Oholiav has managed to organize his crowd into a genuine community, so important for the men and boys walking around the camp in yarmulkes and the women with covered heads. He set up classes for the study of Torah and halachah, and when word spread that we’d arrived, we soon had about 100 people sitting on the floor around us. We talked about Israel, sang the songs they knew, and shared about their difficulties in keeping a religious lifestyle. Looking around, I noticed a thick piece of bamboo cut the long way which was tied to the bottom of the window. I saw wax and understood that this is where the women light their Shabbos candles.

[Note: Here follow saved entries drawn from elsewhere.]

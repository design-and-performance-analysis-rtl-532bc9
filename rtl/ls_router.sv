// Label-switched router with five ports: Local, North, East, South, West.
// Every input port has a FIFO. The label in the head flit of each FIFO selects an output:
// the Local port when the label is this router's own id, otherwise the port stored for
// that label in the routing table. A flit whose label has no table entry is dropped and
// counted in drop_cnt. Each output port has a round-robin arbiter over the inputs that
// want it and a register that holds the winning flit until the next stage takes it. A
// flit therefore crosses FIFO head -> crossbar -> output register in one cycle.
// Five ports, input FIFOs, arbiter, crossbar and label routing follow the document; the
// drop rule, the handshake and the output register form are this design's.
// Interface: in_*/out_* port arrays indexed by noc_pkg::port_e, routing table
// configuration bus cfg_* with its own clock cfg_clk (the NoC manager's clock). The
// table changes only while the manager sets up pipes, so the router reads it as
// quasi-static configuration even when cfg_clk and clk are unrelated. Timing: a flit written into an empty FIFO leaves the output
// register two cycles later if the output is free.
module ls_router #(
  parameter int COLS       = 8,
  parameter int ROWS       = 8,
  parameter int NODE_ID    = 0,
  parameter int DATA_W     = 16,
  parameter int FIFO_DEPTH = 4,
  localparam int NODES     = COLS * ROWS,
  localparam int LBL_W     = (NODES > 1) ? $clog2(NODES) : 1,
  localparam int FLIT_W    = LBL_W + DATA_W
) (
  input  logic                                   clk,
  input  logic                                   rst_n,
  input  logic                                   cfg_clk,
  input  logic                                   cfg_rst_n,
  input  logic [noc_pkg::NPORTS-1:0]             in_valid,
  output logic [noc_pkg::NPORTS-1:0]             in_ready,
  input  logic [noc_pkg::NPORTS-1:0][FLIT_W-1:0] in_flit,
  output logic [noc_pkg::NPORTS-1:0]             out_valid,
  input  logic [noc_pkg::NPORTS-1:0]             out_ready,
  output logic [noc_pkg::NPORTS-1:0][FLIT_W-1:0] out_flit,
  input  logic                                   cfg_we,
  input  logic [LBL_W-1:0]                       cfg_node,
  input  logic [LBL_W-1:0]                       cfg_label,
  input  noc_pkg::port_e                         cfg_port,
  input  logic                                   cfg_clear,
  output logic [15:0]                            drop_cnt
);
  import noc_pkg::*;

  logic [NPORTS-1:0]             head_valid, pop;
  logic [NPORTS-1:0][FLIT_W-1:0] head_flit;
  logic [NPORTS-1:0][LBL_W-1:0]  head_label;
  logic [NPORTS-1:0]             tbl_valid;
  port_e [NPORTS-1:0]            tbl_port;
  port_e [NPORTS-1:0]            want;
  logic [NPORTS-1:0]             drop;
  logic [NPORTS-1:0][NPORTS-1:0] req;   // req[o][i]
  logic [NPORTS-1:0][NPORTS-1:0] gnt;   // gnt[o][i]
  logic [NPORTS-1:0]             out_free;
  logic [NPORTS-1:0][FLIT_W-1:0] xbar_out;

  for (genvar i = 0; i < NPORTS; i++) begin : g_in
    input_fifo #(.WIDTH(FLIT_W), .DEPTH(FIFO_DEPTH)) u_fifo (
      .clk, .rst_n,
      .in_valid(in_valid[i]), .in_ready(in_ready[i]), .in_data(in_flit[i]),
      .out_valid(head_valid[i]), .out_ready(pop[i]), .out_data(head_flit[i])
    );
    assign head_label[i] = head_flit[i][FLIT_W-1 -: LBL_W];
  end

  route_table #(.NODES(NODES), .NODE_ID(NODE_ID), .NRD(NPORTS)) u_table (
    .clk(cfg_clk), .rst_n(cfg_rst_n),
    .cfg_we, .cfg_node, .cfg_label, .cfg_port, .cfg_clear,
    .rd_label(head_label), .rd_valid(tbl_valid), .rd_port(tbl_port)
  );

  always_comb begin
    for (int i = 0; i < NPORTS; i++) begin
      if (head_label[i] == LBL_W'(NODE_ID)) begin
        want[i] = PORT_L;
        drop[i] = 1'b0;
      end else begin
        want[i] = tbl_port[i];
        drop[i] = head_valid[i] && !tbl_valid[i];
      end
    end
    for (int o = 0; o < NPORTS; o++) begin
      for (int i = 0; i < NPORTS; i++) begin
        req[o][i] = head_valid[i] && !drop[i] && (want[i] == port_e'(o));
      end
    end
  end

  for (genvar o = 0; o < NPORTS; o++) begin : g_out
    assign out_free[o] = !out_valid[o] || out_ready[o];
    rr_arbiter #(.N(NPORTS)) u_arb (
      .clk, .rst_n, .req(req[o]), .en(out_free[o]), .gnt(gnt[o])
    );
    always_ff @(posedge clk or negedge rst_n) begin
      if (!rst_n) begin
        out_valid[o] <= 1'b0;
        out_flit[o]  <= '0;
      end else if (|gnt[o]) begin
        out_valid[o] <= 1'b1;
        out_flit[o]  <= xbar_out[o];
      end else if (out_ready[o]) begin
        out_valid[o] <= 1'b0;
      end
    end
  end

  crossbar #(.N(NPORTS), .WIDTH(FLIT_W)) u_xbar (
    .in_flit(head_flit), .sel(gnt), .out_flit(xbar_out)
  );

  always_comb begin
    for (int i = 0; i < NPORTS; i++) begin
      pop[i] = drop[i];
      for (int o = 0; o < NPORTS; o++) pop[i] |= gnt[o][i];
    end
  end

  always_ff @(posedge clk or negedge rst_n) begin
    if (!rst_n) drop_cnt <= '0;
    else drop_cnt <= drop_cnt + 16'($countones(drop));
  end
endmodule
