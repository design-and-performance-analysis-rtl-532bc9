// Self-checking testbench of ls_router: the centre router (id 4) of a 3x3 mesh.
// The routing table is written over the configuration bus, then random flits enter all
// five inputs under random output back-pressure. Each flit must leave on the port its
// label selects (own id -> Local, table entry otherwise), in order per input/output pair;
// flits with an unconfigured label must be dropped and counted. Also checked: the
// two-cycle latency through an idle router and that output contention occurred.
module tb_ls_router;
  import noc_pkg::*;
  localparam int COLS = 3, ROWS = 3, ID = 4, DW = 16, LW = 4, FW = LW + DW;
  logic clk = 0, rst_n = 0;
  logic cfg_clk, cfg_rst_n;
  assign cfg_clk = clk;
  assign cfg_rst_n = rst_n;
  logic [NPORTS-1:0] in_valid = '0, in_ready, out_valid, out_ready = '1;
  logic [NPORTS-1:0][FW-1:0] in_flit = '0, out_flit;
  logic cfg_we = 0, cfg_clear = 0;
  logic [LW-1:0] cfg_node = '0, cfg_label = '0;
  port_e cfg_port = PORT_L;
  logic [15:0] drop_cnt;
  int checks = 0, failures = 0, contention = 0, sent_drop = 0;
  port_e route [9];
  bit    routed [9];
  logic [FW-1:0] q [NPORTS][NPORTS][$];

  ls_router #(.COLS(COLS), .ROWS(ROWS), .NODE_ID(ID), .DATA_W(DW), .FIFO_DEPTH(4)) dut (.*);

  always #5 clk = !clk;

  initial begin
    repeat (20000) @(posedge clk);
    failures++;
    $display("TB_RESULT checks=%0d failures=%0d", checks, failures);
    $finish;
  end

  task automatic cfg(int label, port_e p);
    @(negedge clk);
    cfg_we = 1; cfg_node = LW'(ID); cfg_label = LW'(label); cfg_port = p;
    routed[label] = 1; route[label] = p;
    @(negedge clk);
    cfg_we = 0;
  endtask

  always @(posedge clk) begin
    for (int o = 0; o < NPORTS; o++) if ($countones(dut.req[o]) > 1) contention++;
  end

  // output scoreboard: the input index is carried in data bits [2:0]
  always @(posedge clk) begin
    if (rst_n) for (int o = 0; o < NPORTS; o++) begin
      if (out_valid[o] && out_ready[o]) begin
        int i;
        i = int'(out_flit[o][2:0]);
        checks++;
        if (i >= NPORTS || q[i][o].size() == 0 || q[i][o][0] != out_flit[o]) begin
          failures++; $display("FAIL port %0d got %h", o, out_flit[o]);
        end else void'(q[i][o].pop_front());
      end
    end
  end

  initial begin
    foreach (routed[i]) routed[i] = 0;
    repeat (3) @(posedge clk);
    rst_n = 1;
    cfg(1, PORT_N); cfg(7, PORT_S); cfg(5, PORT_E); cfg(3, PORT_W);
    cfg(0, PORT_W); cfg(8, PORT_E); cfg(6, PORT_S);
    // latency through an idle router: West input to East output
    @(negedge clk);
    in_valid[PORT_W] = 1; in_flit[PORT_W] = {4'd5, 16'h11B4 & ~16'h7 | 16'(PORT_W)};
    q[PORT_W][PORT_E].push_back(in_flit[PORT_W]);
    @(negedge clk);
    in_valid = '0;
    @(negedge clk);
    checks++;
    if (!(out_valid[PORT_E] && out_flit[PORT_E] == {4'd5, 16'h11B4 & ~16'h7 | 16'(PORT_W)})) begin
      failures++; $display("FAIL latency: not at East output 2 cycles after entry");
    end
    // random traffic
    for (int k = 0; k < 3000; k++) begin
      @(negedge clk);
      out_ready = NPORTS'($urandom) | NPORTS'($urandom);
      for (int i = 0; i < NPORTS; i++) begin
        in_valid[i] = ($urandom % 3) != 0;
        in_flit[i]  = {LW'($urandom % 9), 13'($urandom), 3'(i)};
      end
      @(posedge clk);
      for (int i = 0; i < NPORTS; i++) begin
        if (in_valid[i] && in_ready[i]) begin
          int lbl;
          lbl = int'(in_flit[i][FW-1 -: LW]);
          if (lbl == ID) q[i][PORT_L].push_back(in_flit[i]);
          else if (routed[lbl]) q[i][route[lbl]].push_back(in_flit[i]);
          else sent_drop++;
        end
      end
    end
    @(negedge clk);
    in_valid = '0; out_ready = '1;
    repeat (20) @(posedge clk);
    for (int i = 0; i < NPORTS; i++) for (int o = 0; o < NPORTS; o++) begin
      checks++;
      if (q[i][o].size() != 0) begin failures++; $display("FAIL %0d flits lost %0d->%0d", q[i][o].size(), i, o); end
    end
    checks++;
    if (drop_cnt != 16'(sent_drop) || sent_drop == 0) begin
      failures++; $display("FAIL drop count %0d exp %0d", drop_cnt, sent_drop);
    end
    checks++;
    if (contention == 0) begin failures++; $display("FAIL no output contention happened"); end
    $display("contention cycles %0d, dropped %0d", contention, sent_drop);
    $display("TB_RESULT checks=%0d failures=%0d", checks, failures);
    $finish;
  end
endmodule
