// Label-switched mesh network on chip for streaming data (top level).
// COLS x ROWS routers (8 x 8 by default) form a 2-D mesh. Every router has a network
// adapter on its Local port, which bit-transition-encodes outgoing payloads, labels them
// with their destination node id, and strips and decodes arriving ones. Neighbouring
// routers are joined in both directions by asynchronous LEDR links (ledr_tx/ledr_rx):
// each node (router + adapter) runs on its own clock node_clk[n], and flits cross
// between nodes with a delay-insensitive two-phase handshake through synchronizers. A
// single NoC manager on clk sets up pipes on request, writes the routing tables of all
// routers over a shared configuration bus and re-routes every pipe after a link fault.
// Each clock domain has its own reset synchronizer.
// Mesh, five-port routers, network adapters, bit-transition coding, LEDR links,
// asynchronous node clocks and the manager follow the published design; the
// configuration bus treated as quasi-static across clock domains and the tied-off mesh
// edges are this design's choices.
// Interface: per-node core ports src_*/snk_* (node id = y*COLS + x, synchronous to
// node_clk[id]), manager ports req_*/rsp_*/fault_* (synchronous to clk), statistics.
// Timing: with all clocks equal, a packet takes 4 + 6h cycles from src_valid to
// snk_valid over h hops on an idle network (2 in a router, about 4 on a link), plus the
// 2-cycle reset synchronizer release after reset.
module ls_noc_top #(
  parameter int COLS       = 8,
  parameter int ROWS       = 8,
  parameter int DATA_W     = 16,
  parameter int FIFO_DEPTH = 4,
  parameter int LINK_CAP   = 10,
  parameter int CAP_W      = 8,
  parameter int PS_DEPTH   = 16,
  localparam int NODES     = COLS * ROWS,
  localparam int LBL_W     = (NODES > 1) ? $clog2(NODES) : 1,
  localparam int FLIT_W    = LBL_W + DATA_W
) (
  input  logic                               clk,        // NoC manager and table writes
  input  logic [NODES-1:0]                   node_clk,   // router + adapter of each node
  input  logic                               rst_n,
  input  logic                               fi,
  input  logic                               hi,
  // core ports of every node
  input  logic [NODES-1:0]                   src_valid,
  output logic [NODES-1:0]                   src_ready,
  input  logic [NODES-1:0][LBL_W-1:0]        src_dst,
  input  logic [NODES-1:0][DATA_W-1:0]       src_data,
  output logic [NODES-1:0]                   snk_valid,
  input  logic [NODES-1:0]                   snk_ready,
  output logic [NODES-1:0][DATA_W-1:0]       snk_data,
  // NoC manager
  input  logic                               req_valid,
  output logic                               req_ready,
  input  logic [LBL_W-1:0]                   req_src,
  input  logic [LBL_W-1:0]                   req_dst,
  input  logic [CAP_W-1:0]                   req_cap,
  output logic                               rsp_valid,
  output logic                               rsp_ok,
  input  logic                               fault_valid,
  output logic                               fault_ready,
  input  logic [LBL_W-1:0]                   fault_node,
  input  logic [1:0]                         fault_dir,
  output logic                               mgr_busy,
  // statistics
  output logic [15:0]                        alt_cnt,
  output logic [15:0]                        reroute_cnt,
  output logic [15:0]                        fail_cnt,
  output logic [NODES-1:0][15:0]             tx_cnt,
  output logic [NODES-1:0][15:0]             rx_cnt,
  output logic [NODES-1:0][15:0]             drop_cnt
);
  import noc_pkg::*;

  logic                 mgr_rst_n;
  logic [NODES-1:0]     node_rst_n;
  logic                 cfg_we, cfg_clear;
  logic [LBL_W-1:0]     cfg_node, cfg_label;
  port_e                cfg_port;

  // Router port signals, [node][port].
  logic [NODES-1:0][NPORTS-1:0]             r_in_valid, r_in_ready, r_out_valid, r_out_ready;
  logic [NODES-1:0][NPORTS-1:0][FLIT_W-1:0] r_in_flit, r_out_flit;

  // LEDR link wires, indexed by sending node and its direction (N, E, S, W).
  logic [NODES-1:0][3:0][FLIT_W-1:0] link_d, link_p;
  logic [NODES-1:0][3:0]             link_ack;

  rst_sync u_mgr_rst (.clk, .rst_n, .rst_n_out(mgr_rst_n));

  noc_manager #(
    .COLS(COLS), .ROWS(ROWS), .LINK_CAP(LINK_CAP), .CAP_W(CAP_W), .PS_DEPTH(PS_DEPTH)
  ) u_mgr (
    .clk, .rst_n(mgr_rst_n),
    .req_valid, .req_ready, .req_src, .req_dst, .req_cap, .rsp_valid, .rsp_ok,
    .fault_valid, .fault_ready, .fault_node, .fault_dir(dir_e'(fault_dir)),
    .cfg_we, .cfg_node, .cfg_label, .cfg_port, .cfg_clear,
    .busy(mgr_busy), .alt_cnt, .reroute_cnt, .fail_cnt
  );

  for (genvar n = 0; n < NODES; n++) begin : g_node
    localparam int X = n % COLS;
    localparam int Y = n / COLS;

    rst_sync u_rst (.clk(node_clk[n]), .rst_n, .rst_n_out(node_rst_n[n]));

    ls_router #(
      .COLS(COLS), .ROWS(ROWS), .NODE_ID(n), .DATA_W(DATA_W), .FIFO_DEPTH(FIFO_DEPTH)
    ) u_router (
      .clk(node_clk[n]), .rst_n(node_rst_n[n]), .cfg_clk(clk), .cfg_rst_n(mgr_rst_n),
      .in_valid(r_in_valid[n]), .in_ready(r_in_ready[n]), .in_flit(r_in_flit[n]),
      .out_valid(r_out_valid[n]), .out_ready(r_out_ready[n]), .out_flit(r_out_flit[n]),
      .cfg_we, .cfg_node, .cfg_label, .cfg_port, .cfg_clear,
      .drop_cnt(drop_cnt[n])
    );

    network_adapter #(.NODES(NODES), .DATA_W(DATA_W)) u_na (
      .clk(node_clk[n]), .rst_n(node_rst_n[n]), .fi, .hi,
      .src_valid(src_valid[n]), .src_ready(src_ready[n]), .src_dst(src_dst[n]), .src_data(src_data[n]),
      .snk_valid(snk_valid[n]), .snk_ready(snk_ready[n]), .snk_data(snk_data[n]),
      .rt_in_valid(r_in_valid[n][PORT_L]), .rt_in_ready(r_in_ready[n][PORT_L]),
      .rt_in_flit(r_in_flit[n][PORT_L]),
      .rt_out_valid(r_out_valid[n][PORT_L]), .rt_out_ready(r_out_ready[n][PORT_L]),
      .rt_out_flit(r_out_flit[n][PORT_L]),
      .tx_cnt(tx_cnt[n]), .rx_cnt(rx_cnt[n])
    );

    // d: 0 = N, 1 = E, 2 = S, 3 = W; router port d+1.
    for (genvar d = 0; d < 4; d++) begin : g_dir
      localparam bit HAS_NB = (d == 0) ? (Y > 0) :
                              (d == 1) ? (X < COLS - 1) :
                              (d == 2) ? (Y < ROWS - 1) : (X > 0);
      localparam int NB     = (d == 0) ? n - COLS : (d == 1) ? n + 1 :
                              (d == 2) ? n + COLS : n - 1;
      localparam int OPP    = (d + 2) % 4;
      if (HAS_NB) begin : g_link
        ledr_tx #(.WIDTH(FLIT_W)) u_tx (
          .clk(node_clk[n]), .rst_n(node_rst_n[n]),
          .in_valid(r_out_valid[n][d+1]), .in_ready(r_out_ready[n][d+1]),
          .in_flit(r_out_flit[n][d+1]),
          .rail_d(link_d[n][d]), .rail_p(link_p[n][d]), .ack(link_ack[n][d])
        );
        ledr_rx #(.WIDTH(FLIT_W)) u_rx (
          .clk(node_clk[n]), .rst_n(node_rst_n[n]),
          .rail_d(link_d[NB][OPP]), .rail_p(link_p[NB][OPP]), .ack(link_ack[NB][OPP]),
          .out_valid(r_in_valid[n][d+1]), .out_ready(r_in_ready[n][d+1]),
          .out_flit(r_in_flit[n][d+1])
        );
      end else begin : g_edge
        assign r_out_ready[n][d+1] = 1'b1;
        assign r_in_valid[n][d+1]  = 1'b0;
        assign r_in_flit[n][d+1]   = '0;
        assign link_d[n][d]        = '0;
        assign link_p[n][d]        = '0;
        assign link_ack[n][d]      = 1'b0;
      end
    end
  end
endmodule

As we prepared to say farewell, one boy kept eyeing my tzitzis, reminding me of a story I once heard from my patient, Shlomo Carlebach. He’d given a concert in Moscow in 1972, the first Jewish public event in half a century, and afterward people asked for his tzitzis, his tefillin, his yarmulke — any Jewish item he could give them. On his flight from Moscow to Vienna, bereft of his Jewish ritual items, he knew he looked like a goy, but he was thrilled that he’d helped Jews in desperate need of something to cling to. So before we left the refugee camp, I pulled off my tzitzis and gave them to the boy, thinking of the Jews behind the Iron Curtain decades back.

Driving on to the next village, we were amazed to see a young man with a yarmulke walking on the side of the road. He told us he was part of the Bnei Menashe and came from the refugee camp to town to buy some medicines. We didn’t not have room to take him back to the camp, so we paid for a tuk-tuk, (a small motorized rickshaw) to drive him home many miles away.

 

This wasn’t my first visit to the villages of the Bnei Menashe, but seeing them in their native, far-flung hamlets forced me to take stock of my own Yiddishkeit. Whether or not they can prove a genetic link to Yaakov Avinu, what is clear is their devotion to Hashem, Torah, authentic Judaism, and their acceptance of mitzvos despite the hardships it entails. They walk around the remote backwaters of India in yarmulkes and tzitzis, learn and practice Torah in their isolated villages, daven three times a day and keep halachah to the best of their ability — and they haven’t even converted yet. Perhaps it can be a springboard for me to improve my own actions. Couldn’t we all use a little improvement?

 

Postscript:

Upon returning to Israel, we had to go to the the rabbinical court to give testimony that the get had indeed been given to the woman, in order for her former husband to remarry — which he did, just last week. The next day, the mesader kiddushin wrote us a message: “Thank you for all of your help. There is no doubt that without your help they could not have stood under the chuppah last night. Go from strength to strength wherever your travel itinerary ends up taking you.”